UNITED STATES ex rel. EISENSTEIN v. CITY OF NEW YORK, NEW YORK, et al.

certiorari to the united states court of appeals for the second circuit

No. 08–660. Argued April 21, 2009—Decided June 8, 2009

Petitioner filed this qui tam action in the name of the United States against respondent city and several of its officials under the False Claims Act (FCA), 31 U. S. C. §3729. The Government declined to exercise its statutory right to intervene, the District Court dismissed the complaint and entered judgment for respondents, and petitioner filed a notice of appeal 54 days later. Federal Rule of Appellate Procedure 4(a)(1)(A) and 28 U. S. C. §2107(a) require, generally, that such a notice be filed within 30 days of the entry of judgment, but Rule 4(a)(1)(B) and §2107(b) extend the period to 60 days when the United States is a “party.” The Second Circuit held that the 30-day limit applied and dismissed petitioner’s appeal as untimely.

Held: When the United States has declined to intervene in a privately initiated FCA action, it is not a “party” to the litigation for purposes of either §2107 or Rule 4. Because petitioner’s time for filing a notice of appeal in this case was therefore 30 days, his appeal was untimely. Pp. 3–9.

   (a) Although the United States is aware of and minimally involved in every FCA action, it is not a “party” thereto unless it has brought the action or exercised its statutory right to intervene in the case. Indeed, intervention is the requisite method for a nonparty to become a party. See Marino v. Ortiz, 484 U. S. 301, 304. To hold otherwise would render the FCA’s intervention provisions superfluous, contradicting the requirement that statutes be construed in a manner that gives effect to all their provisions, see, e.g., Cooper Industries, Inc. v. Aviall Services, Inc., 543 U. S. 157, 166. The FCA expressly gave the United States discretion to intervene in FCA actions, and the Court cannot disregard that congressional assignment of discretion by designating the United States a “party” even after it has declined to assume the rights and burdens attendant to full party status. Pp. 3–6.

   (b) Petitioner’s arguments for designating the United States a party in all FCA actions are unconvincing. First, neither the United States’ “real party in interest” status, see Fed. Rule Civ. Proc. 17(a), nor the requirement that an FCA action be “brought in the name of the Government,” 31 U. S. C. §3730(b)(1), converts the United States into a “party” where, as here, it has declined to bring the action or intervene. Second, the Government’s right to receive pleadings and deposition transcripts when it declines to intervene, see §3730(c)(3), does not support, but weighs against, petitioner’s argument: If the United States were a party to every FCA suit, it would already be entitled to such materials under Federal Rule of Civil Procedure 5. Third, the fact that the United States is bound by the judgment in all FCA actions regardless of its participation in the case is not a legitimate basis for disregarding the statute’s intervention scheme. Finally, given that Rule 4(a)(1)(B) hinges its 60-day time limit on the United States’ “party” status, petitioner’s contention that the limit’s underlying purpose would be best served by applying it in every FCA case is unavailing. Pp. 6–9.

540 F. 3d 94, affirmed.

   Thomas, J., delivered the opinion for a unanimous Court.


Opinions

OPINION OF THE COURT
UNITED STATES EX REL. EISENSTEIN V. CITY OFNEW YORK
556 U. S. ____ (2009)

SUPREME COURT OF THE UNITED STATES
NO. 08-660

UNITED STATES, ex rel. IRWIN EISENSTEIN, PETITIONER v. CITY OF NEW YORK, NEW YORK, et al.

on writ of certiorari to the united states court of appeals for the second circuit

[June 8, 2009]

   Justice Thomas delivered the opinion of the Court.

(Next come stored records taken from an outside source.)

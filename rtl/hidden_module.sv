// hidden_module: hidden state h_t of one MGU_1 layer.
//
// Computes, with one MAC array (HID/PE_LANES processing elements):
//   WH    Whh h_{t-1}                       HID cycles + 3 (matrix mode)
//   MULF  h*_t = xh_t + f_t (.) (Whh h_{t-1}) 1 cycle + 3   (element-wise,
//         MAC_ABC with xh_t on the C input)
//   TANH  stream h*_t to the activation module and collect tanh values
//   CALC  h_t = f_t (.) h_{t-1} + (1 - f_t) (.) htilde_t
//         2 cycles + 3 (element-wise, MAC_AB then MAC_ABP)
// The recurrent product Whh h_{t-1} is computed while the forget gate is
// still being evaluated, which is why the candidate state multiplies f_t
// after the matrix product (f_t (.) (Whh h_{t-1})). f_t, 1 - f_t and
// htilde_t arrive from the shared activation module on resp (only entries
// tagged with this module's LAYER are taken) and are kept here; f_free
// tells the forget module when the f_t storage may be refilled.
// When h_t is ready it is offered on h_out (valid/ready); once taken it
// becomes h_{t-1}, h_done pulses for one cycle and, unless that was the
// last of num_steps steps, Whh h_t is started at once. After the last step
// h_{t-1} and the recurrent product return to zero for the next sequence.
// Weight memory: HID rows of Whh, W_FL fractional bits, loaded via wr_*.
// Equations follow the original design; the phase sequencing and handshakes are
// this design's.
//
// Lint notes: the 8-bit wr_row/wr_col and the step index address arrays
// with fewer entries; every access is range-checked, so the width
// truncation is harmless.
module hidden_module
  import mgu_pkg::*;
#(
  parameter int   HID      = 32,
  parameter int   PE_LANES = 16,
  parameter int   W_FL     = 12,
  parameter logic LAYER    = 1'b0
) (
  input  logic            clk,
  input  logic            rst_n,
  input  logic [7:0]      num_steps,
  // xh_t buffer
  input  logic            xh_valid,
  input  data_t [HID-1:0] xh_vec,
  output logic            xh_pop,
  // activation module
  output logic            act_valid,
  output act_req_t        act_req,
  input  logic            act_ready,
  input  logic            resp_valid,
  input  act_resp_t       resp,
  // hidden state
  output logic            h_out_valid,
  output data_t [HID-1:0] h_out,
  input  logic            h_out_ready,
  output data_t [HID-1:0] h_prev,
  output logic            h_done,
  output logic            f_free,
  // weight load
  input  logic            wr_en,
  input  logic [7:0]      wr_row,
  input  logic [7:0]      wr_col,
  input  data_t           wr_data
);

  localparam int NUM_PE = HID / PE_LANES;
  localparam int KW     = $clog2(HID + 1);

  data_t wmem [HID][HID];
  always_ff @(posedge clk) begin
    if (wr_en && int'(wr_row) < HID && int'(wr_col) < HID)
      wmem[wr_row][wr_col] <= wr_data;
  end

  typedef enum logic [3:0] {
    S_WH, S_WHD, S_WAIT, S_MULF, S_MULFD, S_TANH, S_CALC0, S_CALC1, S_CALCD, S_OUT
  } state_t;
  state_t           state;
  logic [7:0]       step;
  logic [KW-1:0]    k;
  logic [IDX_W-1:0] idx;
  logic             sending;
  logic [2:0]       tag;
  logic [KW-1:0]    f_cnt, t_cnt;
  data_t [HID-1:0]  whh_h, hstar, f, fc, ht;

  acc_t p_out [HID];

  assign xh_pop      = (state == S_MULF);
  assign act_valid   = (state == S_TANH) && sending;
  assign act_req     = '{func: ACT_TANH, idx: idx, x: hstar[idx[KW-1:0]]};
  assign h_out_valid = (state == S_OUT);
  assign f_free      = (f_cnt == '0);

  logic issue, issue_last;
  always_comb begin
    issue      = (state == S_WH) || (state == S_MULF) ||
                 (state == S_CALC0) || (state == S_CALC1);
    issue_last = ((state == S_WH) && (k == KW'(HID-1))) ||
                 (state == S_MULF) || (state == S_CALC1);
  end

  always_ff @(posedge clk) begin
    if (!rst_n) begin
      state <= S_WAIT; step <= '0; k <= '0; idx <= '0; sending <= 1'b0;
      tag <= '0; f_cnt <= '0; t_cnt <= '0; h_done <= 1'b0;
      whh_h <= '0; hstar <= '0; f <= '0; fc <= '0; ht <= '0;
      h_out <= '0; h_prev <= '0;
    end else begin
      tag    <= {tag[1:0], issue_last};
      h_done <= 1'b0;
      // results of the activation module
      if (resp_valid && resp.port == LAYER) begin
        if (resp.func == ACT_SIG) begin
          f [resp.idx[KW-1:0]] <= resp.y;
          fc[resp.idx[KW-1:0]] <= resp.yc;
          f_cnt <= f_cnt + 1'b1;
        end else begin
          ht[resp.idx[KW-1:0]] <= resp.y;
          t_cnt <= t_cnt + 1'b1;
        end
      end
      unique case (state)
        S_WH: begin
          k <= k + 1'b1;
          if (k == KW'(HID-1)) state <= S_WHD;
        end
        S_WHD: if (tag[2]) begin
          for (int j = 0; j < HID; j++) whh_h[j] <= rescale(p_out[j], W_FL);
          state <= S_WAIT;
        end
        S_WAIT: if (f_cnt == KW'(HID) && xh_valid) state <= S_MULF;
        S_MULF: state <= S_MULFD;
        S_MULFD: if (tag[2]) begin
          for (int j = 0; j < HID; j++) hstar[j] <= rescale(p_out[j], DATA_FL);
          idx     <= '0;
          sending <= 1'b1;
          state   <= S_TANH;
        end
        S_TANH: begin
          if (act_valid && act_ready) begin
            idx <= idx + 1'b1;
            if (idx == IDX_W'(HID-1)) sending <= 1'b0;
          end
          if (!sending && t_cnt == KW'(HID)) state <= S_CALC0;
        end
        S_CALC0: state <= S_CALC1;
        S_CALC1: state <= S_CALCD;
        S_CALCD: if (tag[2]) begin
          for (int j = 0; j < HID; j++) h_out[j] <= rescale(p_out[j], DATA_FL);
          state <= S_OUT;
        end
        S_OUT: if (h_out_ready) begin
          h_done <= 1'b1;
          f_cnt  <= '0;
          t_cnt  <= '0;
          k      <= '0;
          if (step == num_steps - 8'd1) begin
            step   <= '0;
            h_prev <= '0;
            whh_h  <= '0;
            state  <= S_WAIT;
          end else begin
            step   <= step + 8'd1;
            h_prev <= h_out;
            state  <= S_WH;
          end
        end
        default: state <= S_WAIT;
      endcase
    end
  end

  // ---------------- MAC array, matrix mode in WH, element-wise otherwise
  logic     lane_mode;
  mac_cmd_t cmd;
  data_t    a_sh;
  always_comb begin
    lane_mode = (state != S_WH);
    a_sh      = h_prev[k < KW'(HID) ? k : '0];
    unique case (state)
      S_WH:    cmd = (k == '0) ? MAC_AB : MAC_ABP;
      S_MULF:  cmd = MAC_ABC;
      S_CALC0: cmd = MAC_AB;
      default: cmd = MAC_ABP;
    endcase
  end

  for (genvar g = 0; g < NUM_PE; g++) begin : g_pe
    data_t a_ln [PE_LANES];
    data_t b_pe [PE_LANES];
    acc_t  c_pe [PE_LANES];
    acc_t  p_pe [PE_LANES];
    for (genvar l = 0; l < PE_LANES; l++) begin : g_l
      localparam int J = g*PE_LANES + l;
      always_comb begin
        unique case (state)
          S_MULF:  begin a_ln[l] = f[J];  b_pe[l] = whh_h[J]; end
          S_CALC0: begin a_ln[l] = f[J];  b_pe[l] = h_prev[J]; end
          S_CALC1: begin a_ln[l] = fc[J]; b_pe[l] = ht[J]; end
          default: begin a_ln[l] = '0;    b_pe[l] = wmem[k < KW'(HID) ? k : '0][J]; end
        endcase
        c_pe[l] = acc_t'(xh_vec[J]) <<< DATA_FL;
      end
      assign p_out[J] = p_pe[l];
    end
    pe #(.LANES(PE_LANES)) u_pe (
      .clk, .rst_n, .en(issue), .cmd, .lane_mode, .a_shared(a_sh),
      .a_lane(a_ln), .b(b_pe), .c(c_pe), .p(p_pe)
    );
  end

  initial assert (HID % PE_LANES == 0) else $error("HID must be a multiple of PE_LANES");

endmodule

   The question presented is whether the 30-day time limit to file a notice of appeal in Federal Rule of Appellate Procedure 4(a)(1)(A) or the 60-day time limit in Rule 4(a)(1)(B) applies when the United States declines to formally intervene in a qui tam action brought under the False Claims Act (FCA), 31 U. S. C. §3729. The United States Court of Appeals for the Second Circuit held that the 30-day limit applies. We affirm.

I

   Petitioner Irwin Eisenstein and four New York City (City) employees filed this lawsuit against the City to challenge a fee charged by the City to nonresident workers. They contended, inter alia, that the City deprived the United States of tax revenue that it otherwise would have received if the fee had not been deducted as an expense from the workers’ taxable income. In their view, this violated the FCA, which creates civil liability for “[a]ny person who knowingly presents, or causes to be presented, to an officer or employee of the United States Government … a false or fraudulent claim for payment or approval.” §3729(a)(1). Although the United States is a “real party in interest” in a case brought under the FCA, Fed. Rule Civ. Proc. 17(a), an FCA action does not need to be brought by the United States. The FCA also allows “[a] person [to] bring a civil action for a violation of section 3729 for the person and for the United States Government,” §3730(b)(1). In a case brought by a person rather than the United States, the FCA grants the United States 60 days to review the claim and decide whether it will “elect to intervene and proceed with the action.” §3730(b)(2). After reviewing the complaint in this case, the United States declined to intervene but requested continued service of the pleadings. The United States took no other action with respect to the litigation. The District Court subsequently granted respondents’ motion to dismiss the complaint and entered final judgment in their favor.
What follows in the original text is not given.